Uganda cuts rate 3rd time as growth forecast lowered

June 8, 2020

By CentralBankNews.info

Uganda’s central bank cut its benchmark interest rate for the third time in the current easing cycle, and for the second time this year, against a backdrop of declining inflation and another downward revision of its growth forecast this year.
The Bank of Uganda (BOU) cut its Central Bank Rate (CBR) by another 100 basis points to 7.0 percent and has now cut it by 200 basis points this year following a cut in April, and by 300 points since it began monetary easing in October last year.
“Although Uganda is gradually easing the lockdown measures instituted to contain the spread of the pandemic, the adverse consequences of the global and domestic supply chain disruptions could persist through the remaining part of 2020,” BOU said.
The second quarter of this year will see the most severe economic slowdown before a gradual recovery is expected to set in during the third and fourth quarters of this year, BOU said, adding household spending, investment, exports and imports are seen declining this year.
BOU revised downward its growth forecast for Uganda to a range of 2.5 to 3.5 percent from April’s forecast of 3.0 to 4.0 percent, with the strength of the recovery depending on how the country opens up for economic activity safely.
In February BOU had expected growth this year of 5.5 to 6.0 percent.
In 2021 economic growth is seen recovering further with growth of 4 to 5 percent and then between 6 and 6.5 percent in 2022.
But the combination of the COVID-19 pandemic, extreme weather, and volatility in global financial markets could weigh on Uganda’s balance of payments, potentially destabilizing the foreign exchange market and dampening economic growth, BOU cautioned.

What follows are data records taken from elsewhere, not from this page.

// fir_direct_tb: 3-tap direct-form filter at its default 8-bit size.
// An impulse must reproduce the coefficients in order; then random signed
// samples (including -128 and 127) with random gaps in in_valid are
// compared with y[m] = sum_k h[k] x[m-k], which appears one clock after
// the edge that takes x[m].
module fir_direct_tb;
  localparam logic signed [7:0] HC [3] = '{8'sd32, 8'sd64, 8'sd32};

  logic clk = 1'b0;
  always #5 clk = ~clk;

  int checks = 0, failures = 0;

  logic        rst_n, in_valid, out_valid;
  logic [7:0]  x;
  logic [17:0] y;

  fir_direct #(.H(HC)) dut (
    .clk(clk), .rst_n(rst_n), .in_valid(in_valid), .x(x),
    .out_valid(out_valid), .y(y)
  );

  initial begin
    repeat (50000) @(posedge clk);
    failures++;
    $display("watchdog expired");
    $display("TB_RESULT checks=%0d failures=%0d", checks, failures);
    $finish;
  end

  int xs[$];

  task automatic step(logic v, logic [7:0] d);
    int e;
    in_valid = v;
    x = d;
    @(posedge clk);
    if (v) xs.push_back(int'($signed(d)));
    #1;
    checks++;
    if (out_valid !== v) begin
      failures++;
      $display("out_valid %0d, expected %0d", out_valid, v);
    end
    if (v) begin
      e = 0;
      for (int k = 0; k < 3; k++)
        if (xs.size() - 1 - k >= 0) e += int'(HC[k]) * xs[xs.size() - 1 - k];
      checks++;
      if ($signed(y) !== 18'(e)) begin
        failures++;
        $display("sample %0d: y=%0d, expected %0d", xs.size() - 1, $signed(y), e);
      end
    end
  endtask

  initial begin
    rst_n = 1'b0; in_valid = 1'b0; x = '0;
    repeat (3) @(posedge clk);
    #1 rst_n = 1'b1;
    step(1'b1, 8'd1);
    checks++;
    if ($signed(y) != 32) begin failures++; $display("impulse tap 0: %0d", $signed(y)); end
    step(1'b1, 8'd0);
    checks++;
    if ($signed(y) != 64) begin failures++; $display("impulse tap 1: %0d", $signed(y)); end
    step(1'b1, 8'd0);
    checks++;
    if ($signed(y) != 32) begin failures++; $display("impulse tap 2: %0d", $signed(y)); end
    step(1'b1, 8'h80); step(1'b1, 8'h80); step(1'b1, 8'h80);
    step(1'b1, 8'h7f); step(1'b1, 8'h7f); step(1'b1, 8'h7f);
    for (int i = 0; i < 3000; i++) begin
      if ($urandom % 4 == 0) step(1'b0, 8'($urandom));
      step(1'b1, 8'($urandom));
    end
    $display("TB_RESULT checks=%0d failures=%0d", checks, failures);
    $finish;
  end
endmodule
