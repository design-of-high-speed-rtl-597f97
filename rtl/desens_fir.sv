// desens_fir: desensitized half-band FIR filter, 16-bit in and out.
//
// Structure (transfer function written in z):
//   u(z) = 1/2 z^-(2NH) + sum_k H[k] (z^-2k + z^-(4NH-2k)),  k = 0..NH-1
//   Y(z) = z^-1 (1 + z^-1)^2 u(z) X(z) / 2^(COEF_FRAC+2)
// A forward chain of NH double delays (z^-2) carries the input to the
// centre tap; a second chain of NH double delays carries it back, so tap
// k of the forward chain and tap k of the returning chain hold samples
// that share coefficient H[k]. They are added first (folded symmetric
// pre-adders), so only NH multipliers are needed. Each product is added
// into a multiply-accumulate row (mac_unit: modified Booth multiplier and
// square-root carry select adder). The row's sum is registered and passed
// through a 1 + z^-1 section. The centre tap takes a 1 + z^-1 section,
// the weight 1/2 and a register. The two paths are added and the result
// passes through a last 1 + z^-1 section. The (1 + z^-1) factors place
// zeros at half the sample rate and lower the response's sensitivity to
// coefficient rounding.
//
// From the paper: the two delay chains of z^-2, the four coefficients
// H0..H3 with pre-adders, the registers and the three 1 + z^-1 sections,
// the 16-bit input and output, 8-bit coefficients, the 1/2 weight of the
// centre term, and modified Booth / carry-select arithmetic. This design's
// own choices: the coefficient values (the paper prints none), the Q1.7
// coefficient format (1/2 is 64), full-precision internal widths, the
// output scaling by 2^-(COEF_FRAC+2) (floor) with saturation to OUT_W
// bits, the output register, the clock enable and the asynchronous
// active-low reset.
//
// Interface and timing: one sample x is taken on each clock edge with
// in_valid high; all registers hold while in_valid is low. out_valid
// follows in_valid by one clock. The y that appears with the sample x[m]
// is sum_j g[j] x[m-j], where g is the impulse response above; its first
// tap has delay 1. ovf is high with a y that was saturated.
module desens_fir #(
  parameter int unsigned DATA_W    = 16,
  parameter int unsigned COEF_W    = 8,
  parameter int unsigned COEF_FRAC = 7,
  parameter int unsigned OUT_W     = 16,
  parameter int unsigned NH        = 4,
  parameter logic signed [COEF_W-1:0] H [NH] = '{-8'sd2, 8'sd6, -8'sd12, 8'sd40}
) (
  input  logic              clk,
  input  logic              rst_n,
  input  logic              in_valid,
  input  logic [DATA_W-1:0] x,
  output logic              out_valid,
  output logic [OUT_W-1:0]  y,
  output logic              ovf
);

  localparam int unsigned NDL  = 4 * NH;                 // delay-line length
  localparam int unsigned PW   = DATA_W + 1;             // pre-adder sum
  localparam int unsigned SW   = PW + COEF_W + $clog2(NH); // MAC row sum
  localparam int unsigned CWID = DATA_W + COEF_FRAC - 1; // centre x * 1/2
  localparam int unsigned TW   = SW + 2;                 // both paths added
  localparam int unsigned YW   = TW + 1;                 // after last 1+z^-1
  localparam int unsigned SH   = COEF_FRAC + 2;          // output scaling

  // Delay line: tap[i] = x[n-i]; tap[0] is the present input.
  logic [DATA_W-1:0] tap [NDL+1];
  logic [DATA_W-1:0] dly [1:NDL];

  assign tap[0] = x;
  for (genvar i = 1; i <= NDL; i++) begin : g_tap
    assign tap[i] = dly[i];
  end

  always_ff @(posedge clk or negedge rst_n) begin
    if (!rst_n) begin
      for (int i = 1; i <= NDL; i++) dly[i] <= '0;
    end else if (in_valid) begin
      dly[1] <= x;
      for (int i = 2; i <= NDL; i++) dly[i] <= dly[i-1];
    end
  end

  // Folded taps, pre-adders and the multiply-accumulate row.
  logic [SW-1:0] row [NH+1];
  assign row[0] = '0;

  for (genvar k = 0; k < NH; k++) begin : g_mac
    logic [PW-1:0] pre;
    logic          unused_cout;
    sqrt_csla #(.N(PW)) u_pre (
      .a({tap[2*k][DATA_W-1], tap[2*k]}),
      .b({tap[NDL-2*k][DATA_W-1], tap[NDL-2*k]}),
      .cin(1'b0), .s(pre), .cout(unused_cout)
    );
    mac_unit #(.AW(PW), .BW(COEF_W), .CW(SW)) u_mac (
      .a(pre), .b(H[k]), .c(row[k]), .y(row[k+1])
    );
  end

  // Sum path: Reg, then 1 + z^-1.
  logic [SW-1:0] sum_q;
  logic [SW:0]   sum_f;

  always_ff @(posedge clk or negedge rst_n) begin
    if (!rst_n)        sum_q <= '0;
    else if (in_valid) sum_q <= row[NH];
  end

  one_plus_zinv #(.W(SW)) u_sum_d (
    .clk(clk), .rst_n(rst_n), .en(in_valid), .x(sum_q), .y(sum_f)
  );

  // Centre path: 1 + z^-1, weight 1/2 (shift by COEF_FRAC-1), then Reg.
  logic [DATA_W:0] ctr_f;
  logic [CWID:0]   ctr_q;

  one_plus_zinv #(.W(DATA_W)) u_ctr_d (
    .clk(clk), .rst_n(rst_n), .en(in_valid), .x(tap[2*NH]), .y(ctr_f)
  );

  always_ff @(posedge clk or negedge rst_n) begin
    if (!rst_n)        ctr_q <= '0;
    else if (in_valid) ctr_q <= {ctr_f, {(COEF_FRAC-1){1'b0}}};
  end

  // Add both paths, then the last 1 + z^-1.
  logic [TW-1:0] t;
  logic [YW-1:0] yf;
  logic          unused_tcout;

  sqrt_csla #(.N(TW)) u_join (
    .a(TW'($signed(sum_f))), .b(TW'($signed(ctr_q))), .cin(1'b0),
    .s(t), .cout(unused_tcout)
  );

  one_plus_zinv #(.W(TW)) u_out_d (
    .clk(clk), .rst_n(rst_n), .en(in_valid), .x(t), .y(yf)
  );

  // Scale, saturate and register the output.
  localparam logic signed [YW-SH-1:0] YMAX = (YW-SH)'((2**(OUT_W-1)) - 1);
  localparam logic signed [YW-SH-1:0] YMIN = -YMAX - 1;
  logic signed [YW-SH-1:0] ys;
  logic [OUT_W-1:0]        y_n;
  logic                    ovf_n;
  logic                    unused_frac;   // bits below the output scale

  assign unused_frac = ^yf[SH-1:0];

  always_comb begin
    ys = $signed(yf[YW-1:SH]);
    if (ys > YMAX) begin
      y_n   = {1'b0, {(OUT_W-1){1'b1}}};
      ovf_n = 1'b1;
    end else if (ys < YMIN) begin
      y_n   = {1'b1, {(OUT_W-1){1'b0}}};
      ovf_n = 1'b1;
    end else begin
      y_n   = ys[OUT_W-1:0];
      ovf_n = 1'b0;
    end
  end

  always_ff @(posedge clk or negedge rst_n) begin
    if (!rst_n) begin
      y         <= '0;
      ovf       <= 1'b0;
      out_valid <= 1'b0;
    end else begin
      out_valid <= in_valid;
      if (in_valid) begin
        y   <= y_n;
        ovf <= ovf_n;
      end
    end
  end

endmodule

As many other currencies, Uganda saw its shilling tumble in March as global financial markets began to react to the spread of the coronavirus. The shilling fell 6.2 percent to a new record low of 3919.7 to the U.S. dollar on March 25 from Feb. 1.
But since then the shilling has risen and was trading at 3,769.3 to the dollar today, down 2.6 percent this year.

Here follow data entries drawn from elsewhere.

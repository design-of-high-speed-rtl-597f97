// desens_fir_tb: desensitized half-band filter at its default 16-bit size.
//
// The reference is a plain convolution written from the transfer function
//   u[j] = 64 x[j-8] + sum_k H[k] (x[j-2k] + x[j-16+2k])
//   y[m] = sat16( floor( (u[m-1] + 2 u[m-2] + u[m-3]) / 2^9 ) )
// so the folded taps, the three 1 + z^-1 sections, the register stages and
// the one-clock output delay are all checked against it. Phases: an
// impulse (response length and delay), random samples with gaps in
// in_valid, a full-scale alternating sequence (must settle to exactly 0:
// the (1 + z^-1)^2 factor has a double zero at half the sample rate), and
// full-scale steps that must saturate and raise ovf.
module desens_fir_tb;
  localparam logic signed [7:0] HC [4] = '{-8'sd2, 8'sd6, -8'sd12, 8'sd40};

  logic clk = 1'b0;
  always #5 clk = ~clk;

  int checks = 0, failures = 0;
  int n_gap = 0, n_sat = 0, n_nyq = 0;

  logic        rst_n, in_valid, out_valid, ovf;
  logic [15:0] x, y;

  desens_fir #(.H(HC)) dut (
    .clk(clk), .rst_n(rst_n), .in_valid(in_valid), .x(x),
    .out_valid(out_valid), .y(y), .ovf(ovf)
  );

  initial begin
    repeat (50000) @(posedge clk);
    failures++;
    $display("watchdog expired");
    $display("TB_RESULT checks=%0d failures=%0d", checks, failures);
    $finish;
  end

  // accepted samples, newest last
  int xs[$];

  function automatic longint xh(int j);
    return (j < 0) ? 0 : longint'(xs[j]);
  endfunction

  function automatic longint u(int j);
    longint acc = 64 * xh(j - 8);
    for (int k = 0; k < 4; k++)
      acc += longint'(HC[k]) * (xh(j - 2*k) + xh(j - 16 + 2*k));
    return acc;
  endfunction

  logic        exp_ovf;
  logic [15:0] exp_y;

  task automatic expect_y(int m);
    longint f, q;
    f = u(m - 1) + 2 * u(m - 2) + u(m - 3);
    q = f >>> 9;
    exp_ovf = 1'b0;
    if (q > 32767)       begin q = 32767;  exp_ovf = 1'b1; end
    else if (q < -32768) begin q = -32768; exp_ovf = 1'b1; end
    exp_y = 16'(q);
  endtask

  // one sample (or an idle cycle when v == 0)
  task automatic step(logic v, logic [15:0] d);
    in_valid = v;
    x = d;
    @(posedge clk);
    if (v) xs.push_back(int'($signed(d)));
    #1;
    checks++;
    if (out_valid !== v) begin
      failures++;
      $display("out_valid %0d, expected %0d", out_valid, v);
    end
    if (v) begin
      expect_y(xs.size() - 1);
      checks++;
      if (y !== exp_y || ovf !== exp_ovf) begin
        failures++;
        $display("sample %0d: y=%0d ovf=%0d, expected %0d %0d",
                 xs.size() - 1, $signed(y), ovf, $signed(exp_y), exp_ovf);
      end
      if (ovf) n_sat++;
    end else begin
      n_gap++;
    end
  endtask

  initial begin
    int first_nz, last_nz;
    rst_n = 1'b0; in_valid = 1'b0; x = '0;
    repeat (3) @(posedge clk);
    #1 rst_n = 1'b1;

    // impulse: the response must start one sample late and last 19 samples
    first_nz = -1; last_nz = -1;
    step(1'b1, 16'd16384);
    for (int i = 1; i < 30; i++) begin
      step(1'b1, 16'd0);
      if (y != 0) begin
        if (first_nz < 0) first_nz = i;
        last_nz = i;
      end
    end
    checks++;
    if (first_nz != 1 || last_nz != 19) begin
      failures++;
      $display("impulse response spans %0d..%0d, expected 1..19", first_nz, last_nz);
    end

    // random samples with random gaps
    for (int i = 0; i < 2000; i++) begin
      if ($urandom % 5 == 0) step(1'b0, 16'($urandom));
      step(1'b1, 16'($signed(16'($urandom)) >>> 2));
    end

    // full-scale tone at half the sample rate
    for (int i = 0; i < 40; i++) begin
      step(1'b1, (i % 2 == 0) ? 16'sd20000 : -16'sd20000);
      if (i >= 24) begin
        checks++;
        if (y !== '0) begin
          failures++;
          $display("tone at fs/2 not rejected: y=%0d", $signed(y));
        end else n_nyq++;
      end
    end

    // full-scale steps: positive and negative saturation
    for (int i = 0; i < 30; i++) step(1'b1, 16'sh7fff);
    for (int i = 0; i < 30; i++) step(1'b1, 16'sh8000);

    checks++;
    if (n_sat == 0 || n_gap == 0 || n_nyq == 0) begin
      failures++;
      $display("not exercised: saturation %0d, gaps %0d, fs/2 zero %0d", n_sat, n_gap, n_nyq);
    end
    $display("saturated outputs %0d, idle cycles %0d, fs/2 zero outputs %0d", n_sat, n_gap, n_nyq);
    $display("TB_RESULT checks=%0d failures=%0d", checks, failures);
    $finish;
  end
endmodule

With economic growth slowing, inflation has remained subdued, with headline inflation easing to 2.8 percent in May from 3.2 percent in April.
BOU forecast inflation will remain below its 5.0 percent target in the next 12 months despite a temporary rise in transport costs in months ahead due to the global economic slowdown and low food crop inflation.

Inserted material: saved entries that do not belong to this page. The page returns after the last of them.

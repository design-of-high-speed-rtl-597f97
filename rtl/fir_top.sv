// fir_top: the two filters of the design and the sequential Booth
// multiplier, side by side.
//
// desens_fir is the 16-bit desensitized half-band filter (folded symmetric
// taps, four coefficients, three 1 + z^-1 sections); fir_direct is the
// 3-tap, 8-bit direct-form filter. Both build their multipliers from the
// radix-4 modified Booth multiplier and all their adders from the
// square-root carry select adder. booth_seq is the add/subtract-and-shift
// Booth multiplier of the flowchart, brought out on its own ports. The
// three share clock and reset and nothing else. Timing is that of each
// unit: one clock from an accepted sample to a filter output, BS_N clocks
// from start to done for the multiplier.
module fir_top #(
  parameter int unsigned DS_DATA_W = 16,
  parameter int unsigned DS_OUT_W  = 16,
  parameter int unsigned DF_DATA_W = 8,
  parameter int unsigned DF_TAPS   = 3,
  parameter int unsigned DF_OUT_W  = DF_DATA_W + 8 + $clog2(DF_TAPS),
  parameter int unsigned BS_N      = 16
) (
  input  logic                 clk,
  input  logic                 rst_n,
  // desensitized half-band filter
  input  logic                 ds_in_valid,
  input  logic [DS_DATA_W-1:0] ds_x,
  output logic                 ds_out_valid,
  output logic [DS_OUT_W-1:0]  ds_y,
  output logic                 ds_ovf,
  // direct-form filter
  input  logic                 df_in_valid,
  input  logic [DF_DATA_W-1:0] df_x,
  output logic                 df_out_valid,
  output logic [DF_OUT_W-1:0]  df_y,
  // sequential Booth multiplier
  input  logic                 bs_start,
  input  logic [BS_N-1:0]      bs_a,
  input  logic [BS_N-1:0]      bs_b,
  output logic                 bs_busy,
  output logic                 bs_done,
  output logic [2*BS_N-1:0]    bs_p
);

  desens_fir #(.DATA_W(DS_DATA_W), .OUT_W(DS_OUT_W)) u_desens (
    .clk(clk), .rst_n(rst_n),
    .in_valid(ds_in_valid), .x(ds_x),
    .out_valid(ds_out_valid), .y(ds_y), .ovf(ds_ovf)
  );

  fir_direct #(.DATA_W(DF_DATA_W), .TAPS(DF_TAPS), .OUT_W(DF_OUT_W)) u_direct (
    .clk(clk), .rst_n(rst_n),
    .in_valid(df_in_valid), .x(df_x),
    .out_valid(df_out_valid), .y(df_y)
  );

  booth_seq #(.N(BS_N)) u_booth_seq (
    .clk(clk), .rst_n(rst_n),
    .start(bs_start), .a(bs_a), .b(bs_b),
    .busy(bs_busy), .done(bs_done), .p(bs_p)
  );

endmodule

Risks to inflation from a depreciation of the shilling is seen contained as the pass-through from a depreciation are expected to remain low due to subdued demand, BOU said.
Last week the executive board of the International Monetary Fund approved some US$491.5 million under its rapid credit facility to Uganda to help finance the health, social protection and macroeconomic stabilization measures along with meet the country’s “urgent” balance of payments and fiscal needs from the pandemic.